Records excerpted from a collection
>>>

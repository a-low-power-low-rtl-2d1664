// output_decimator: down-samples the full-rate filter output by a factor M.
//
// Because every filter section works at the modulator rate, a filtered
// value exists for every input sample and the output may be decimated by
// any integer M, chosen at run time on `dec_factor_i`. A phase counter runs
// 0..M-1; in the clock where it reads M-1 the current input word is captured
// into `dout_o` and `valid_o` is high for the following clock. M = 0 is
// treated as M = 1 (every sample passed on).
//
// `win_start_o` serves the counter form of the last section: it is high in
// the clock whose phase lies L clocks before the capture clock (L = window
// length 8/16/32 from `order_i`), so that a section which starts
// accumulating there holds exactly the last L samples when they are
// captured. This needs M >= L; `m_ok_o` is low when M is smaller.
//
// Published: decimation by any factor M at the filter output. This design's
// choices: the counter, the capture register, the valid pulse and the
// window-start pulse.
module output_decimator
  import decim_pkg::*;
#(
  parameter int unsigned W   = SEC3_W,  // data width
  parameter int unsigned M_W = DEC_W    // width of the decimation factor
) (
  input  logic           clk,
  input  logic           rst_n,
  input  logic [M_W-1:0] dec_factor_i,  // M
  input  fir_order_e     order_i,
  input  logic [W-1:0]   din_i,         // full-rate filter output
  output logic [W-1:0]   dout_o,        // decimated output
  output logic           valid_o,       // one-clock pulse per output word
  output logic           win_start_o,   // start of an L-sample window
  output logic           m_ok_o         // M >= window length
);

  logic [M_W-1:0] m_eff, last_phase, start_phase, cnt_q;
  logic [M_W-1:0] len;
  logic           capture;

  always_comb begin
    m_eff      = (dec_factor_i == '0) ? M_W'(1) : dec_factor_i;
    last_phase = m_eff - M_W'(1);
    len        = M_W'(win_len(order_i));
    m_ok_o     = m_eff >= len;
    // (M - 1 - L) mod M, for M >= L
    start_phase = (m_eff > len) ? (last_phase - len) : last_phase;
    capture     = cnt_q >= last_phase;
    win_start_o = m_ok_o && (cnt_q == start_phase);
  end

  always_ff @(posedge clk or negedge rst_n) begin
    if (!rst_n) begin
      cnt_q   <= '0;
      dout_o  <= '0;
      valid_o <= 1'b0;
    end else begin
      cnt_q   <= capture ? '0 : cnt_q + M_W'(1);
      valid_o <= capture;
      if (capture) dout_o <= din_i;
    end
  end

endmodule
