// tb_output_decimator: self-checking test of the output down-sampler.
//
// The data input is a free-running count, so every captured word tells in
// which clock it was taken. For several factors M (including 0, 1, a value
// below the window length, and 200) the test checks that valid pulses come
// exactly M clocks apart, that each output word is the input of the clock
// before the pulse, that successive words differ by M, that m_ok reports
// M >= L, and that the window-start pulse precedes each capture by exactly
// L clocks (L + 1 clocks before the valid pulse).
module tb_output_decimator;
  import decim_pkg::*;

  logic clk = 1'b0, rst_n = 1'b0;
  fir_order_e order;
  logic [15:0] m;
  logic [14:0] din, dout;
  logic valid, wstart, m_ok;
  int checks = 0, failures = 0;

  always #5 clk = ~clk;

  output_decimator dut (.clk, .rst_n, .dec_factor_i(m), .order_i(order), .din_i(din),
                        .dout_o(dout), .valid_o(valid), .win_start_o(wstart), .m_ok_o(m_ok));

  always_ff @(posedge clk or negedge rst_n)
    if (!rst_n) din <= '0;
    else        din <= din + 15'd1;

  initial begin
    #2000000;
    failures++;
    $display("watchdog expired");
    $display("TB_RESULT checks=%0d failures=%0d", checks, failures);
    $finish;
  end

  task automatic run_case(input int mval, input fir_order_e ord);
    int m_eff, len, cyc, last_valid, last_start, nvalid, prev_word;
    m_eff = (mval == 0) ? 1 : mval;
    len = win_len(ord);
    m = 16'(mval);
    order = ord;
    rst_n = 1'b0;
    repeat (2) @(negedge clk);
    rst_n = 1'b1;
    last_valid = -1; last_start = -1; nvalid = 0; prev_word = -1;
    for (cyc = 0; cyc < 6 * m_eff + 50; cyc++) begin
      @(negedge clk);
      checks++;
      if (m_ok !== (m_eff >= len)) begin
        failures++;
        $display("M=%0d L=%0d m_ok=%0b", mval, len, m_ok);
      end
      if (valid) begin
        nvalid++;
        // the word was captured in the previous clock, whose din is din-1
        checks++;
        if (dout !== din - 15'd1) begin
          failures++;
          $display("M=%0d dout=%0d expected %0d", mval, dout, din - 15'd1);
        end
        if (last_valid >= 0) begin
          checks += 2;
          if (cyc - last_valid != m_eff) begin
            failures++;
            $display("M=%0d valid spacing %0d", mval, cyc - last_valid);
          end
          if (int'(dout) - prev_word != m_eff) begin
            failures++;
            $display("M=%0d word step %0d", mval, int'(dout) - prev_word);
          end
        end
        if (m_eff >= len && nvalid > 1) begin
          checks++;
          if (cyc - last_start != len + 1 && !(m_eff == len && cyc - last_start == 1)) begin
            failures++;
            $display("M=%0d L=%0d start-to-valid %0d", mval, len, cyc - last_start);
          end
        end
        last_valid = cyc;
        prev_word = int'(dout);
      end
      if (wstart) begin
        if (m_eff < len) begin
          checks++; failures++;
          $display("window start with M < L");
        end
        last_start = cyc;
      end
    end
    checks++;
    if (nvalid < 5) begin
      failures++;
      $display("M=%0d only %0d outputs", mval, nvalid);
    end
  endtask

  initial begin
    run_case(0, FIR32);
    run_case(1, FIR8);
    run_case(4, FIR16);
    run_case(7, FIR8);
    run_case(8, FIR8);
    run_case(16, FIR16);
    run_case(33, FIR32);
    run_case(100, FIR32);
    run_case(200, FIR32);
    $display("TB_RESULT checks=%0d failures=%0d", checks, failures);
    $finish;
  end
endmodule
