// tap_delay_line: the delay line of one filter section.
//
// A chain of MAX_WIN delay elements T, each holding one W-bit sample. Every
// clock the input sample enters element 1 and all stored samples move one
// place on. The output `leave_o` is the sample that is pushed out of the
// window this clock: the content of element 8, 16 or 32 for FIR8, FIR16 or
// FIR32, i.e. the input sample from 8, 16 or 32 clocks earlier. The taps at
// 8/16/32 follow the published section diagram; in the published circuit the
// elements are dynamic transmission-gate/inverter latches on a two-phase
// clock, here they are ordinary flip-flops on the rising edge of `clk`.
//
// Timing: `leave_o` is combinational from the register contents and the
// select.
// Reset clears every element to zero (this design's choice).
module tap_delay_line
  import decim_pkg::*;
#(
  parameter int unsigned W     = 1,        // sample width in bits
  parameter int unsigned DEPTH = MAX_WIN   // number of delay elements
) (
  input  logic                   clk,
  input  logic                   rst_n,
  input  fir_order_e             order_i,   // FIR8 / FIR16 / FIR32
  input  logic [W-1:0]           din_i,     // sample entering the window
  output logic [W-1:0]           leave_o    // sample leaving the window
);

  logic [DEPTH-1:0][W-1:0] line_q;

  always_ff @(posedge clk or negedge rst_n) begin
    if (!rst_n) line_q <= '0;
    else        line_q <= {line_q[DEPTH-2:0], din_i};
  end

  // Tap selection: element k (1-based) holds the sample from k clocks ago.
  always_comb begin
    case (order_i)
      FIR8:    leave_o = line_q[7];
      FIR16:   leave_o = line_q[15];
      default: leave_o = line_q[DEPTH-1];
    endcase
  end

  initial begin
    assert (DEPTH >= 32) else $error("tap_delay_line: DEPTH must be at least 32");
  end

endmodule
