// tb_tap_delay_line: self-checking test of the tapped delay line.
// Random 5-bit samples are pushed for each of the three window settings; the
// testbench keeps its own history of every sample and checks that the
// leaving sample is the one presented exactly 8, 16 or 32 clocks earlier
// (zero while the line is still filling after reset).
module tb_tap_delay_line;
  import decim_pkg::*;

  localparam int W = 5;
  logic clk = 1'b0, rst_n = 1'b0;
  fir_order_e order;
  logic [W-1:0] din, leave;
  int checks = 0, failures = 0;
  logic [W-1:0] hist[$];

  always #5 clk = ~clk;

  tap_delay_line #(.W(W)) dut (.clk, .rst_n, .order_i(order), .din_i(din), .leave_o(leave));

  initial begin
    #200000;
    failures++;
    $display("watchdog expired");
    $display("TB_RESULT checks=%0d failures=%0d", checks, failures);
    $finish;
  end

  initial begin
    fir_order_e ords[3] = '{FIR8, FIR16, FIR32};
    din = '0;
    foreach (ords[o]) begin
      int len;
      order = ords[o];
      len = win_len(order);
      rst_n = 1'b0;
      hist.delete();
      repeat (3) @(negedge clk);
      rst_n = 1'b1;
      for (int t = 0; t < 200; t++) begin
        begin
          logic [W-1:0] exp_v;
          int p;
          p = hist.size();
          exp_v = (p >= len) ? hist[p-len] : '0;
          checks++;
          if (leave !== exp_v) begin
            failures++;
            $display("order %s t=%0d leave=%0d expected %0d", order.name(), t, leave, exp_v);
          end
        end
        din = W'($urandom);
        @(posedge clk);
        hist.push_back(din);
        @(negedge clk);
      end
    end
    $display("TB_RESULT checks=%0d failures=%0d", checks, failures);
    $finish;
  end
endmodule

<<<

*How to complete this task:*
Checking each line above, count the ones that hold the word "expected" and state the total alone.

*Response to the exercise:*
2